**Aim of the exercise:** The first line of the data below and every line after it, through the one with "the individual flags", must be transcribed without change.

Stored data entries
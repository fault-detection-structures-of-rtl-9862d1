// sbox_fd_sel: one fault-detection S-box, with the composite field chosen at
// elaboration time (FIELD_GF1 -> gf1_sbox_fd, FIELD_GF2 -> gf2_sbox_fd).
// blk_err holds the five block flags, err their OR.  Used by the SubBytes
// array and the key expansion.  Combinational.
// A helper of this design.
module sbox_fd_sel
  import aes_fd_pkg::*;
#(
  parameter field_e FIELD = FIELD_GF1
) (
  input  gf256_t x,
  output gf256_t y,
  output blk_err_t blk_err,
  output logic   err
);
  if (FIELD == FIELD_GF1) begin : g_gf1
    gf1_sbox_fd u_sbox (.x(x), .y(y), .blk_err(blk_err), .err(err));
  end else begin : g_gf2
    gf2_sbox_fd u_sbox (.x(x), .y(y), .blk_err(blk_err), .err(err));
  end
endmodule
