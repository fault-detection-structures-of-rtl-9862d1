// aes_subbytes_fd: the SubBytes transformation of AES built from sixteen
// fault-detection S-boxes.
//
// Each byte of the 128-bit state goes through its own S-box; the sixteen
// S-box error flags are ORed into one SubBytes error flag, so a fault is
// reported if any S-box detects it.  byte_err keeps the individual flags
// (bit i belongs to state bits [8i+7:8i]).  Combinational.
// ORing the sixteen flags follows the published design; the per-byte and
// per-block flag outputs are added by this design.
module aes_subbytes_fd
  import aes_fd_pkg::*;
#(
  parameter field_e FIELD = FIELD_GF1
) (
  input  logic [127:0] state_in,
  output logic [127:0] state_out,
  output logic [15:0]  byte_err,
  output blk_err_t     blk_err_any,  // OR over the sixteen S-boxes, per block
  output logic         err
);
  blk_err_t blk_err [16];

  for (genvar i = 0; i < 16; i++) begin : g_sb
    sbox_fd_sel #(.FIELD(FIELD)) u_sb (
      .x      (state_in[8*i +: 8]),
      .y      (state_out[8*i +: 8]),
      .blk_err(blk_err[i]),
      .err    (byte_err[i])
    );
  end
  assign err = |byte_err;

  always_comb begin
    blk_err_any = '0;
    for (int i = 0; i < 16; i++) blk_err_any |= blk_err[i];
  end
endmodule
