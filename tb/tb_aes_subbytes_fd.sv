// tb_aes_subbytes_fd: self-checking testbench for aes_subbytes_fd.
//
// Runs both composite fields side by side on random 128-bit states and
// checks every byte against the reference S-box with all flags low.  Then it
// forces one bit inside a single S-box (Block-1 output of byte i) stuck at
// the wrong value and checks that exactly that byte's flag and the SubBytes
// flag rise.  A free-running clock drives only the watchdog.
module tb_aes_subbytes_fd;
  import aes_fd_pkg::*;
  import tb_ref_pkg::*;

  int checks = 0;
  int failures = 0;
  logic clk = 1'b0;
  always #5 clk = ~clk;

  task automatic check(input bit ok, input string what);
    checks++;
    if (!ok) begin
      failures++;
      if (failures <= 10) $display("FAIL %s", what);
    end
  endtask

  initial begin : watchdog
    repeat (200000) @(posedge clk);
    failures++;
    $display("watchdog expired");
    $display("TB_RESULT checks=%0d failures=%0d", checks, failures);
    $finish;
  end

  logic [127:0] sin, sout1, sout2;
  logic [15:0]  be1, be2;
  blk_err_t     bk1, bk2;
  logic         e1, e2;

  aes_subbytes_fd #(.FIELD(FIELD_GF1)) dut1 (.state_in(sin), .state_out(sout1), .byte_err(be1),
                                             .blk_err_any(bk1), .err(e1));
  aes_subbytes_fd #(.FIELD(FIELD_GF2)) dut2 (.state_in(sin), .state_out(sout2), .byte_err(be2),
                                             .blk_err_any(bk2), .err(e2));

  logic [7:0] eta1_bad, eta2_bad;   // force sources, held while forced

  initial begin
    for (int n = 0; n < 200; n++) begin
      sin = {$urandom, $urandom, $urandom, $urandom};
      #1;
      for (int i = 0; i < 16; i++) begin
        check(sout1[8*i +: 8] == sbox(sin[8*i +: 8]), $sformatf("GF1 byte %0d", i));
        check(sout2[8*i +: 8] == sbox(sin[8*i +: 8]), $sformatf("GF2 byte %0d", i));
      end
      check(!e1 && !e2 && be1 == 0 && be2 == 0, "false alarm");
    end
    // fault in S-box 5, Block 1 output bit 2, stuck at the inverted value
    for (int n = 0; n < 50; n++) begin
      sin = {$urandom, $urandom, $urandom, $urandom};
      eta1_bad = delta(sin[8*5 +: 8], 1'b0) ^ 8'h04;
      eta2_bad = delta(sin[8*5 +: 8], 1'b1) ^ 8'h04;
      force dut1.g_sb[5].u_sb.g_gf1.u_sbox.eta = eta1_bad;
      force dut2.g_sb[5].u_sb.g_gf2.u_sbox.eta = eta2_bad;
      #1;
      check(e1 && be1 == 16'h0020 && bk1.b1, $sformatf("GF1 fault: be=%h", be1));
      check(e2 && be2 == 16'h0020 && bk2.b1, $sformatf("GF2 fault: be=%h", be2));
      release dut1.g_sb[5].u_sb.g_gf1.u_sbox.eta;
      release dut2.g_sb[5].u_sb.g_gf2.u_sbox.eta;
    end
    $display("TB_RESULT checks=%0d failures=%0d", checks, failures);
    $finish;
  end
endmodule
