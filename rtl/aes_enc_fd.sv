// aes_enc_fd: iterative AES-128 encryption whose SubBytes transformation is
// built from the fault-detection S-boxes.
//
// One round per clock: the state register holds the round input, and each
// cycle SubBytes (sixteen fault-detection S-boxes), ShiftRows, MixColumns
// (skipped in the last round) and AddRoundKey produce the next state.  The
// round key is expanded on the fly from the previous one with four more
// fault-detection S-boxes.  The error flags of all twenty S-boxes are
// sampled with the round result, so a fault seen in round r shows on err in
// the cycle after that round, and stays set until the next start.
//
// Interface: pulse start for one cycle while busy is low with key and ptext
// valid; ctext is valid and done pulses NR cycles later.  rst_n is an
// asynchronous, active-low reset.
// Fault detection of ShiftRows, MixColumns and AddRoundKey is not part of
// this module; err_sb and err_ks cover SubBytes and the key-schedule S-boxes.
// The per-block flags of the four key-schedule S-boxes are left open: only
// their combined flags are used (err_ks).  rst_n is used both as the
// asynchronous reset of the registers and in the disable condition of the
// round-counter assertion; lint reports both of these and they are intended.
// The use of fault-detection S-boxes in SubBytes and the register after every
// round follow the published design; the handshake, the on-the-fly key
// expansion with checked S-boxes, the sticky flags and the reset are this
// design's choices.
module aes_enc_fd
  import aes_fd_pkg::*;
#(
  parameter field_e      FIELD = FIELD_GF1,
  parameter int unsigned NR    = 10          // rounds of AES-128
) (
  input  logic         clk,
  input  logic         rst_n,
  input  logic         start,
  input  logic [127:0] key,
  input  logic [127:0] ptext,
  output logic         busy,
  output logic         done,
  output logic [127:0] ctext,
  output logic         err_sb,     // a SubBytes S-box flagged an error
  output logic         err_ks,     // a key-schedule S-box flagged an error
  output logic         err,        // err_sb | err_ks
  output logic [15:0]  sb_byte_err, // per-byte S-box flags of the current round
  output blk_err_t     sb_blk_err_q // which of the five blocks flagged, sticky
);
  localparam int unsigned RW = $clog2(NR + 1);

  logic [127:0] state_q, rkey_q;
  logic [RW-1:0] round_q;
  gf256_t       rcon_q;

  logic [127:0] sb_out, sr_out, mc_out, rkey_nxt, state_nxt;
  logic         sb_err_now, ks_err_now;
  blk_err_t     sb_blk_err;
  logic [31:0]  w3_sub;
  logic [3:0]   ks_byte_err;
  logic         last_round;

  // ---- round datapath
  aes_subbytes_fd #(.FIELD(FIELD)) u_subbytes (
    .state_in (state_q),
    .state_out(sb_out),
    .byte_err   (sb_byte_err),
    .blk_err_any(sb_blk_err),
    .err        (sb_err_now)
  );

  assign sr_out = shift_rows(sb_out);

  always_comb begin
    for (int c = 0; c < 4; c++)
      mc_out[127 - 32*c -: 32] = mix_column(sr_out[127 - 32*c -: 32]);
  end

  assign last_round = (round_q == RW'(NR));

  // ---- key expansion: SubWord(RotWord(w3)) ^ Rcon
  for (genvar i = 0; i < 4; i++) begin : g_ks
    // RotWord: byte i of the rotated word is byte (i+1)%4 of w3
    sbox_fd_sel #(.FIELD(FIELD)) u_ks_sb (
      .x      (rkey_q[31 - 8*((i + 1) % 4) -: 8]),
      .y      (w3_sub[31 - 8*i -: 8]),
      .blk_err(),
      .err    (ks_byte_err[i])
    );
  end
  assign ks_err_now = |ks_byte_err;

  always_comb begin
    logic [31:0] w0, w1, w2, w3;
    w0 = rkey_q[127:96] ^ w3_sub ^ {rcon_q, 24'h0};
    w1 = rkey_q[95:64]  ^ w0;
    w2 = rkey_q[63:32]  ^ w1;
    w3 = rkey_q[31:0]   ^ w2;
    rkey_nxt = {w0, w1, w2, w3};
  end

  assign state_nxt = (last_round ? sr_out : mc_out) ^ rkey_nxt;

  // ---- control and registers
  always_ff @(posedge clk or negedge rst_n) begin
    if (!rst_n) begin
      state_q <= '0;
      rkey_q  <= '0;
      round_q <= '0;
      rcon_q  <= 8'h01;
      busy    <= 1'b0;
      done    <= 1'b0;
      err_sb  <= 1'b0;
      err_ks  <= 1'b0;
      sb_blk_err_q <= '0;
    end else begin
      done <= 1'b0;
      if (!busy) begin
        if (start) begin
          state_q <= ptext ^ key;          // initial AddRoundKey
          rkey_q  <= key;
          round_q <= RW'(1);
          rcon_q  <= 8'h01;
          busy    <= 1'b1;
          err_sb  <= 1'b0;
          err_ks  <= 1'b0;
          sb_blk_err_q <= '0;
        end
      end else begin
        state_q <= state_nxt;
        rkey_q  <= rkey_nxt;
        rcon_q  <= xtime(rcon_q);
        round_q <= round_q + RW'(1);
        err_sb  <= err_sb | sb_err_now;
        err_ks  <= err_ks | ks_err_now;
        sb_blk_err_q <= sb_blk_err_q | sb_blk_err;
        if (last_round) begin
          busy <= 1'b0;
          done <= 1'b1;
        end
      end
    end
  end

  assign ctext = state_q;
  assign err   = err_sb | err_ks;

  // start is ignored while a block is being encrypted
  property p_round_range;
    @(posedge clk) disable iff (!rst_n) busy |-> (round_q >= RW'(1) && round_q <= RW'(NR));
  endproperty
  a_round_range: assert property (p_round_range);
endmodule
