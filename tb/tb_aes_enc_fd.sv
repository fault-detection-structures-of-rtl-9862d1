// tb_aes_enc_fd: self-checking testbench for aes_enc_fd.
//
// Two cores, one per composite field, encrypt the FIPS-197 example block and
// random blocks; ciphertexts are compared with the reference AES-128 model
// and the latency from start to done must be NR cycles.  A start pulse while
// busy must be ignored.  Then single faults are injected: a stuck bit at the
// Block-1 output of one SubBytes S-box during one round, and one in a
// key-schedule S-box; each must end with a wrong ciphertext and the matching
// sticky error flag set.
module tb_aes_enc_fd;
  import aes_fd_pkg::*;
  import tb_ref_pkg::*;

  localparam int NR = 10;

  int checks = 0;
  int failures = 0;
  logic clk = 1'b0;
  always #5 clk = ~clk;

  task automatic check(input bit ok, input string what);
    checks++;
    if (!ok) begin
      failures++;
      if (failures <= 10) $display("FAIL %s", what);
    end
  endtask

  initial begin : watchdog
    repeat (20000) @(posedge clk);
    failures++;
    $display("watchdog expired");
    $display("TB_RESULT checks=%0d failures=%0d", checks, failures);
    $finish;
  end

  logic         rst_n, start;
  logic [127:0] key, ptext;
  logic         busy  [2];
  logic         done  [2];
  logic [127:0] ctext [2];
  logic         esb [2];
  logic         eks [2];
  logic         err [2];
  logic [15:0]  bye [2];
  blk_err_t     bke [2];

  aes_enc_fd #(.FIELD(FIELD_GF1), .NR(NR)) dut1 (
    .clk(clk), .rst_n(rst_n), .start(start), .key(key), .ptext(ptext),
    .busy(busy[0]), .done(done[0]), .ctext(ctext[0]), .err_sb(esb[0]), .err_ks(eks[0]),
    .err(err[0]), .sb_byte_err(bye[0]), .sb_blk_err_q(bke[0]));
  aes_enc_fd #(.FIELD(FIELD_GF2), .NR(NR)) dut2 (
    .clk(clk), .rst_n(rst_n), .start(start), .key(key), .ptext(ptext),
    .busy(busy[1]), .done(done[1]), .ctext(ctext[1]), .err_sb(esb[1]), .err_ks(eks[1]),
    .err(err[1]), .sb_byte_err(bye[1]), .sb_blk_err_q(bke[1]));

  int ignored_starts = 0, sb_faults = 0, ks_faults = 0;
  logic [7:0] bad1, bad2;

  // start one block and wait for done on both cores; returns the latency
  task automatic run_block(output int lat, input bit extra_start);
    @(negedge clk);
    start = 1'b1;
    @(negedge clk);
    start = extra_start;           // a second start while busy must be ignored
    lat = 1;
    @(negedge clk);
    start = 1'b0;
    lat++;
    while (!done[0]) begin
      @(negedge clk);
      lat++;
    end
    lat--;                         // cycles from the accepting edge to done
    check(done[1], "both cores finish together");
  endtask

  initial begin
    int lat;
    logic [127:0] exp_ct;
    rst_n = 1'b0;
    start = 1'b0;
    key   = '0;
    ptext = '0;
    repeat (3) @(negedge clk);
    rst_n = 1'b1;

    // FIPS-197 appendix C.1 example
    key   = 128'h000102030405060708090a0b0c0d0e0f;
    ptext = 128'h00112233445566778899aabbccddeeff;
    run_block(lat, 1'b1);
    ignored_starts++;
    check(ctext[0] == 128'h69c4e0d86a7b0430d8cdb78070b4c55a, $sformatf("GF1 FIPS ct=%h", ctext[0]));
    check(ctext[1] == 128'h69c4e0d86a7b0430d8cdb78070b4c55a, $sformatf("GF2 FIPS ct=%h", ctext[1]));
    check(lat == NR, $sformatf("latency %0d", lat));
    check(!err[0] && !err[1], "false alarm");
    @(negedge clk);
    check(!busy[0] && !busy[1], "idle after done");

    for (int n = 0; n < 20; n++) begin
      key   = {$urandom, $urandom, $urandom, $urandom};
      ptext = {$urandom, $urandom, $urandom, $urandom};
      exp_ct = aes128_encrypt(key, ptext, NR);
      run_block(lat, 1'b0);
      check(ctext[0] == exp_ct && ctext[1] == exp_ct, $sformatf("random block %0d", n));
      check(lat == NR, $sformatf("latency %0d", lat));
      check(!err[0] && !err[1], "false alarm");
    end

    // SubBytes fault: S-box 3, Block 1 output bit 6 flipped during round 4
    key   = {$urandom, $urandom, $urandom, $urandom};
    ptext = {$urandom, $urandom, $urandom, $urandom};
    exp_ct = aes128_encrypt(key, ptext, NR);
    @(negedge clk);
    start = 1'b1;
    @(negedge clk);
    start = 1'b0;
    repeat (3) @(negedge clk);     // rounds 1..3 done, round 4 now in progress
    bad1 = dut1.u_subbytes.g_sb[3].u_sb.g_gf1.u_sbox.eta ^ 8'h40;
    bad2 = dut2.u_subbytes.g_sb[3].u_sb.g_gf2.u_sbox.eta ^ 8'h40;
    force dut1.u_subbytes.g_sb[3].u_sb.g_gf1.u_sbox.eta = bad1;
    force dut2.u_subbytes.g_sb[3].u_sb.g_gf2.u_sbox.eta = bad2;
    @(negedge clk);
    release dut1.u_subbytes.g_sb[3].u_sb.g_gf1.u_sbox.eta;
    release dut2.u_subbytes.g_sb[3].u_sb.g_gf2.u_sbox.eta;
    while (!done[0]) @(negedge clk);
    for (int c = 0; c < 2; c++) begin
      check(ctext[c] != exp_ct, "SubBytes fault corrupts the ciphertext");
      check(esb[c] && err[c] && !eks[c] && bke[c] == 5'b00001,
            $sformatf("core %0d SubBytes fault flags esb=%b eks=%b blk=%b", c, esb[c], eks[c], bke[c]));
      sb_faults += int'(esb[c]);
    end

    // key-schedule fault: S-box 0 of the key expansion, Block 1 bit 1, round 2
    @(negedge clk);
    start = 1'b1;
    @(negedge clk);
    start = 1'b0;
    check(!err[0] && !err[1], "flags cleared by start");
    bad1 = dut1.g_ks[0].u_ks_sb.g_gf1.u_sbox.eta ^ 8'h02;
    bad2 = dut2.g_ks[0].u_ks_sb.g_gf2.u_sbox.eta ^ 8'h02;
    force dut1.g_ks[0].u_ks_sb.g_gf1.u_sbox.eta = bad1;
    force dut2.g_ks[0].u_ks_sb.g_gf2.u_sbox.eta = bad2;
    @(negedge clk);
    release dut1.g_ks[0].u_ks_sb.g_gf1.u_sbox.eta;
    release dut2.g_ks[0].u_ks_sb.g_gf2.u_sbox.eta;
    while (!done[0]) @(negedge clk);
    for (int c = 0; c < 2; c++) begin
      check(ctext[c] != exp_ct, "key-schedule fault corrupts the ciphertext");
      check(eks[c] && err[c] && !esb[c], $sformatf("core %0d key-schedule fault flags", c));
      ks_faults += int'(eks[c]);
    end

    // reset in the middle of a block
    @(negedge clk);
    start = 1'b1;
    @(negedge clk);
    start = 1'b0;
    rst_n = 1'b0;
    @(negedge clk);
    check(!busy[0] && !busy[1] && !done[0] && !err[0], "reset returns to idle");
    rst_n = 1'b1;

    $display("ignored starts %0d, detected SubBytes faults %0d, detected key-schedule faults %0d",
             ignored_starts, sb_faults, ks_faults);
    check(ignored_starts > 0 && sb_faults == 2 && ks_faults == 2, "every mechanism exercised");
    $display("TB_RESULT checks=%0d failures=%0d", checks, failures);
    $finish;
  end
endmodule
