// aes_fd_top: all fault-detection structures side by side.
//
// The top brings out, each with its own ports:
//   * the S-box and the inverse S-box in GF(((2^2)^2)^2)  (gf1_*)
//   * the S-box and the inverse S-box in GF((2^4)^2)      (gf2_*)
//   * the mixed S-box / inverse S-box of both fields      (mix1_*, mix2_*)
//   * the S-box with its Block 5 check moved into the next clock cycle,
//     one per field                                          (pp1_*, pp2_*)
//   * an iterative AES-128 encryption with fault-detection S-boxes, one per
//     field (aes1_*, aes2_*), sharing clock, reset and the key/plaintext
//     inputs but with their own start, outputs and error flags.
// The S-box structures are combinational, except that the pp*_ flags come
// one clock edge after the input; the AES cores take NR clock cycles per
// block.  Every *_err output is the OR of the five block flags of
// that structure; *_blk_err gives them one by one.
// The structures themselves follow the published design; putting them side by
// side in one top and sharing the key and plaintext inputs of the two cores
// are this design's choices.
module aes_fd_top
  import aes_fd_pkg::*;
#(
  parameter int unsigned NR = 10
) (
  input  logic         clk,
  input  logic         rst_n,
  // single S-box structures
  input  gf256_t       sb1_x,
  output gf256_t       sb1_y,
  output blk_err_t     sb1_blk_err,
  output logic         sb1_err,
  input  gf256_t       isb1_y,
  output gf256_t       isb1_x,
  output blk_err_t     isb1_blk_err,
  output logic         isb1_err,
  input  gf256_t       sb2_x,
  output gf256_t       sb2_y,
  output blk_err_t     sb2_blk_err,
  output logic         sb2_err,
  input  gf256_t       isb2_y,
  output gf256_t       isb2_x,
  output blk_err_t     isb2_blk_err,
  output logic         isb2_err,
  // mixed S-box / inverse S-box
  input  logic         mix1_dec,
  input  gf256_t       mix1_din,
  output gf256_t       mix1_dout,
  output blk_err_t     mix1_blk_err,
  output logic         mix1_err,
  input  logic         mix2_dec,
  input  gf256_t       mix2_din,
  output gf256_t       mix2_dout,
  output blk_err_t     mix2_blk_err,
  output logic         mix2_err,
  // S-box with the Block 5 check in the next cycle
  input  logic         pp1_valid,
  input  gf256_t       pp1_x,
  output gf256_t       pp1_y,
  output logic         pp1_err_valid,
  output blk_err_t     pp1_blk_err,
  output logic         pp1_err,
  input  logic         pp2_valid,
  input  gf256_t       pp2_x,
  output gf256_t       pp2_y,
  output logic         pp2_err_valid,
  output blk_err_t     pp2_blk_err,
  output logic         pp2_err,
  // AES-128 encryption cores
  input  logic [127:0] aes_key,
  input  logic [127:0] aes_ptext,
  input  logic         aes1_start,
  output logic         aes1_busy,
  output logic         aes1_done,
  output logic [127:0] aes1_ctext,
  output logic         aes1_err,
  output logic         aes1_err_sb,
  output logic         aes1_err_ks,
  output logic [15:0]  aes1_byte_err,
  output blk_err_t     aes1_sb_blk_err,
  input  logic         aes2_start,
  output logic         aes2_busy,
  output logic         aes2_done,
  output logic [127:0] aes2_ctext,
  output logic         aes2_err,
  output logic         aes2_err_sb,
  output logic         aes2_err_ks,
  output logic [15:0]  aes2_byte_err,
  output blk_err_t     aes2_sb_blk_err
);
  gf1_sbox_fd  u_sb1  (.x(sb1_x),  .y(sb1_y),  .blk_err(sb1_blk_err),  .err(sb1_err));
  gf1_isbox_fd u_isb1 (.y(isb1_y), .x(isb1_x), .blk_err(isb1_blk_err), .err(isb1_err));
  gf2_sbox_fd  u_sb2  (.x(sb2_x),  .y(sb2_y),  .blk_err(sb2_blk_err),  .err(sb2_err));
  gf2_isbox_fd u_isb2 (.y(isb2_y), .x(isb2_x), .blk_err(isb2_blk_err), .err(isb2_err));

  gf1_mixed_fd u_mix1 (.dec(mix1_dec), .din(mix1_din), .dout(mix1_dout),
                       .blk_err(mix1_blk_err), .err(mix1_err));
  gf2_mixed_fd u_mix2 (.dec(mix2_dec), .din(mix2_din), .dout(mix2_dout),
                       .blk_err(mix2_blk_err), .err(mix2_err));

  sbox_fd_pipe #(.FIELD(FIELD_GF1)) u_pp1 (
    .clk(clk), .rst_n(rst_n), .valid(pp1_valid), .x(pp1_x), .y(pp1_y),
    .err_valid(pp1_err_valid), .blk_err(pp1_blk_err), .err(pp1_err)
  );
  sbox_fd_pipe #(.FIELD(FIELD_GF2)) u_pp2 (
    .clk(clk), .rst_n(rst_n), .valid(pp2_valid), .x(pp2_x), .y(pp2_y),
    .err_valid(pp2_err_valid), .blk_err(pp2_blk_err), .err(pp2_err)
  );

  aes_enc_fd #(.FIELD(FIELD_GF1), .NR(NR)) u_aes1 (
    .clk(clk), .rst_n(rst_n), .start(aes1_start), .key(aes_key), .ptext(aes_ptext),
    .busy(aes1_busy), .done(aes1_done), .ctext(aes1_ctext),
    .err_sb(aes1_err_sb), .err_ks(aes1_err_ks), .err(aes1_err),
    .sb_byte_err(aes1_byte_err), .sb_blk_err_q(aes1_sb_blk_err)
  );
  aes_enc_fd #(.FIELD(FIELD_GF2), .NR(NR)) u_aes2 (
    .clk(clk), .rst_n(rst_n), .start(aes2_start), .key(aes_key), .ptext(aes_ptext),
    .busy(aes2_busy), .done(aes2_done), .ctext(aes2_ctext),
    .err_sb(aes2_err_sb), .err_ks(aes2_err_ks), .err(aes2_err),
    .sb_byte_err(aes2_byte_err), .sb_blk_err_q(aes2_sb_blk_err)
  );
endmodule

**Problem solution:**
repository fault-detection-structures-of-rtl-9862d1
// sbox_fd_sel: one fault-detection S-box, with the composite field chosen at
// elaboration time (FIELD_GF1 -> gf1_sbox_fd, FIELD_GF2 -> gf2_sbox_fd).
// blk_err holds the five block flags, err their OR.  Used by the SubBytes
// array and the key expansion.  Combinational.
// A helper of this design.
module sbox_fd_sel
  import aes_fd_pkg::*;
#(
  parameter field_e FIELD = FIELD_GF1
) (
  input  gf256_t x,
  output gf256_t y,
  output blk_err_t blk_err,
  output logic   err
);
  if (FIELD == FIELD_GF1) begin : g_gf1
    gf1_sbox_fd u_sbox (.x(x), .y(y), .blk_err(blk_err), .err(err));
  end else begin : g_gf2
    gf2_sbox_fd u_sbox (.x(x), .y(y), .blk_err(blk_err), .err(err));
  end
endmodule
repository fault-detection-structures-of-rtl-9862d1
// aes_subbytes_fd: the SubBytes transformation of AES built from sixteen
// fault-detection S-boxes.
//
// Each byte of the 128-bit state goes through its own S-box; the sixteen
// S-box error flags are ORed into one SubBytes error flag, so a fault is
// reported if any S-box detects it.  byte_err keeps the individual flags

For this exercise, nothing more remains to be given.